Шаги малышки на высоких каблучках были стремительными, уверенными — тук-тук-так (а я, словно в лихорадке, слышал: «Подойди, подойди, подойди!..» и насмешливое: «Ты малыш, ты малыш!..») Это не были шаги маленькой девочки, но вместе с тем, видя ее со спины, я мог убедиться, что ростом она, несомненно, ниже меня. Всем сердцем своим я стремился к ней. Всей душой жаждал я, чтобы — любой ценой! — удалось мне совершить нечто такое, чтобы глаза ее широко открылись от удивления.
Я спешил. Я чуть не бежал вслед за нею. Душа моя до краев была переполнена легендами и сказками о принцессах, ради которых рыцари вроде меня мчались в бешеной скачке, чтобы вызволить их из пасти дракона, освободить от чар злых колдунов. Я должен был догнать ее: увидеть вблизи лицо этой лесной нимфы. Возможно, помочь ей чем-нибудь? Убить ради нее дракона, а то и двух? Завоевать ее вечную благодарность. Я боялся навсегда потерять ее во мраке лабиринта.
Но у меня не было никакой возможности узнать, заметила ли эта девочка, лихо проносящаяся кривыми тропками в чаще деревьев, увешанных всевозможной одеждой, заметила ли эта девочка мужественного целеустремленного рыцаря, неотступно следующего за ней, шагающего все шире и шире, чтобы не отстать. Если и заметила, то не подала ни малейшего знака: ни разу не обернулась она в мою сторону. Ни разу не оглянулась.
И вдруг тень маленькой феи свернула и наклонилась к подножию дерева, раскинувшего ветви с плащами, послышались откуда-то шорохи, и в одно мгновение она скрылась с глаз моих, поглощенная темнотой густой листвы.

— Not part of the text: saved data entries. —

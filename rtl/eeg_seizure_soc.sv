// eeg_seizure_soc: 16-channel EEG seizure detection and analysis system.
//
// Every ADC sample word (one 16-bit sample per channel, sample_valid) goes
// two ways:
//  * into a dedicated detector per channel (channel_detect: high-pass FIR,
//    baseline-threshold comparator, IEI window and N-crossing counters);
//    the 16 decisions are combined by multichannel_detect, which declares a
//    seizure only when at least MIN_CHANNELS channels agree;
//  * into the buffer memory, which keeps the last DEPTH sample words.
// The rising edge of the multichannel seizure flag arms the analysis with
// the mask of detected channels. As soon as the buffer holds DEPTH samples
// the seizure_analysis unit runs a 128-point FFT on the buffered history of
// each detected channel and reports its theta/alpha/beta/gamma energies on
// tx_out with tx_valid, for a wireless transmitter outside this design.
// While the analysis runs the buffer is frozen (samples are still detected
// but not stored), so the analysed history ends at the detection.
// Spectral analysis thus runs only after a detection.
// USE_BOOTH = 0 (default) is the proposed vedic-multiplier system;
// USE_BOOTH = 1 builds the Booth-multiplier system it is compared with.
//
// Timing: seizure follows the sample that completes a channel's count by
// 3 clocks (FIR register, counter register, multichannel register); the
// analysis starts 1 clock after that if the buffer is full, and takes about
// 709 clocks per detected channel (see seizure_analysis).
//
// The block structure (16 detectors, multichannel detection, buffer memory
// fed from the ADC and selected by the detected channels, analysis block
// sending energies to a transmitter, 256-bit sample and result words)
// follows the published design. The trigger rule, the buffer freeze and
// the shared FIR coefficients are this design's own choices.
module eeg_seizure_soc #(
  parameter int unsigned NUM_CH       = 16,
  parameter int unsigned SAMPLE_W     = 16,
  parameter int unsigned FIR_TAPS     = 33,
  parameter int unsigned DEPTH        = 128,
  parameter int unsigned MIN_CHANNELS = 2,
  parameter bit          USE_BOOTH    = 1'b0
) (
  input  logic                       clk,
  input  logic                       rst,
  input  logic                       sample_valid,
  input  logic        [SAMPLE_W-1:0] eegdata_in [NUM_CH],
  input  logic signed [15:0]         fir_coef [FIR_TAPS],
  input  logic signed [SAMPLE_W-1:0] baseline_thresh,
  input  logic        [15:0]         iei_thresh,
  input  logic        [15:0]         n_thresh,
  input  seizure_pkg::band_e         band_sel,
  output logic [NUM_CH-1:0]          channel_seizure,
  output logic [NUM_CH-1:0]          detected_channels,
  output logic                       seizure,
  output logic                       analysis_busy,
  output logic                       tx_valid,
  output logic [$clog2(NUM_CH)-1:0]  tx_channel,
  output logic [63:0]                tx_out [4],
  output logic [63:0]                energy_response
);

  logic [NUM_CH-1:0] ch_enable, ch_master_reset, ch_window, ch_y_valid;
  logic signed [SAMPLE_W-1:0] ch_y [NUM_CH];

  for (genvar c = 0; c < NUM_CH; c++) begin : g_ch
    channel_detect #(
      .TAPS    (FIR_TAPS),
      .SAMPLE_W(SAMPLE_W),
      .COEF_W  (16),
      .CNT_W   (16)
    ) u_det (
      .clk             (clk),
      .rst             (rst),
      .in_valid        (sample_valid),
      .x               (eegdata_in[c]),
      .coef            (fir_coef),
      .baseline_thresh (baseline_thresh),
      .iei_thresh      (iei_thresh),
      .n_thresh        (n_thresh),
      .y               (ch_y[c]),
      .y_valid         (ch_y_valid[c]),
      .enable          (ch_enable[c]),
      .master_reset    (ch_master_reset[c]),
      .seizure_detected(channel_seizure[c]),
      .window_open     (ch_window[c])
    );
  end

  logic [$clog2(NUM_CH+1)-1:0] num_detected;

  multichannel_detect #(.NUM_CH(NUM_CH), .MIN_CHANNELS(MIN_CHANNELS)) u_multi (
    .clk              (clk),
    .rst              (rst),
    .channel_seizure  (channel_seizure),
    .detected_channels(detected_channels),
    .seizure          (seizure),
    .num_detected     (num_detected)
  );

  // Buffer memory.
  logic [$clog2(DEPTH)-1:0]  rd_addr;
  logic [$clog2(NUM_CH)-1:0] rd_channel;
  logic [SAMPLE_W-1:0]       rd_sample;
  logic [SAMPLE_W-1:0]       out_mem [NUM_CH];
  logic                      buffer_full;

  buffer_memory #(.NUM_CH(NUM_CH), .SAMPLE_W(SAMPLE_W), .DEPTH(DEPTH)) u_buf (
    .clk       (clk),
    .rst       (rst),
    .wr_en     (sample_valid && !analysis_busy),
    .in_mem    (eegdata_in),
    .rd_addr   (rd_addr),
    .rd_channel(rd_channel),
    .out_mem   (out_mem),
    .rd_sample (rd_sample),
    .full      (buffer_full)
  );

  // Trigger: a new multichannel detection arms the analysis with the
  // detected channel mask; it starts once the buffer is full.
  logic              seizure_q;
  logic              armed;
  logic [NUM_CH-1:0] armed_mask;
  logic              start;

  assign start = armed && buffer_full && !analysis_busy;

  always_ff @(posedge clk) begin
    if (rst) begin
      seizure_q  <= 1'b0;
      armed      <= 1'b0;
      armed_mask <= '0;
    end else begin
      seizure_q <= seizure;
      if (seizure && !seizure_q) begin
        armed      <= 1'b1;
        armed_mask <= detected_channels;
      end else if (start) begin
        armed <= 1'b0;
      end
    end
  end

  seizure_analysis #(
    .NUM_CH  (NUM_CH),
    .SAMPLE_W(SAMPLE_W),
    .N       (DEPTH),
    .DW      (SAMPLE_W + $clog2(DEPTH) + 1),
    .ACC_W   (64),
    .USE_BOOTH(USE_BOOTH)
  ) u_ana (
    .clk            (clk),
    .rst            (rst),
    .start          (start),
    .channels       (armed_mask),
    .busy           (analysis_busy),
    .rd_addr        (rd_addr),
    .rd_channel     (rd_channel),
    .rd_sample      (rd_sample),
    .band_sel       (band_sel),
    .tx_valid       (tx_valid),
    .tx_channel     (tx_channel),
    .tx_out         (tx_out),
    .energy_response(energy_response)
  );

endmodule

В это мгновение нахлынула на меня волна не свойственного мне мужества, отвага рыцарей электрическим током пронзила все мое существо. Без страха рванулся я за ней, достиг конца тропинки, отталкивая и отпихивая от себя ветви тканей длинными сильными движениями пловца, выгребающего против течения, ринулся я прямо в чащу и проложил себе обходной путь между всевозможными сортами и видами шуршащей одежды. И вот так, тяжело дышащий, возбужденный, вылетел я пулей — едва не споткнувшись — на тускло освещенную полянку. Тут я остановился и решил, что буду ждать — сколько бы ни пришлось дожидаться — пока не появится маленькая нимфа. Я воображал, как уловлю среди ближайших ко мне ветвей шорох ее приближающихся шагов, сладость ее дыхания. Я рискну своей жизнью и в ее честь выйду с голыми руками против колдуна, заточившего фею в своем подвале. Я повергну чудовище, разобью железные цепи, сковавшие ее руки и ноги, дарую ей свободу и, став вдалеке, молчаливо и скромно склоню свою голову, ожидая награды. И награда не заставит себя ждать: слезы благодарности, за которыми придет… Я и сам не знал, что придет за ними, но знал, что обязательно придет, поднимется, словно морской прилив, и затопит меня всего.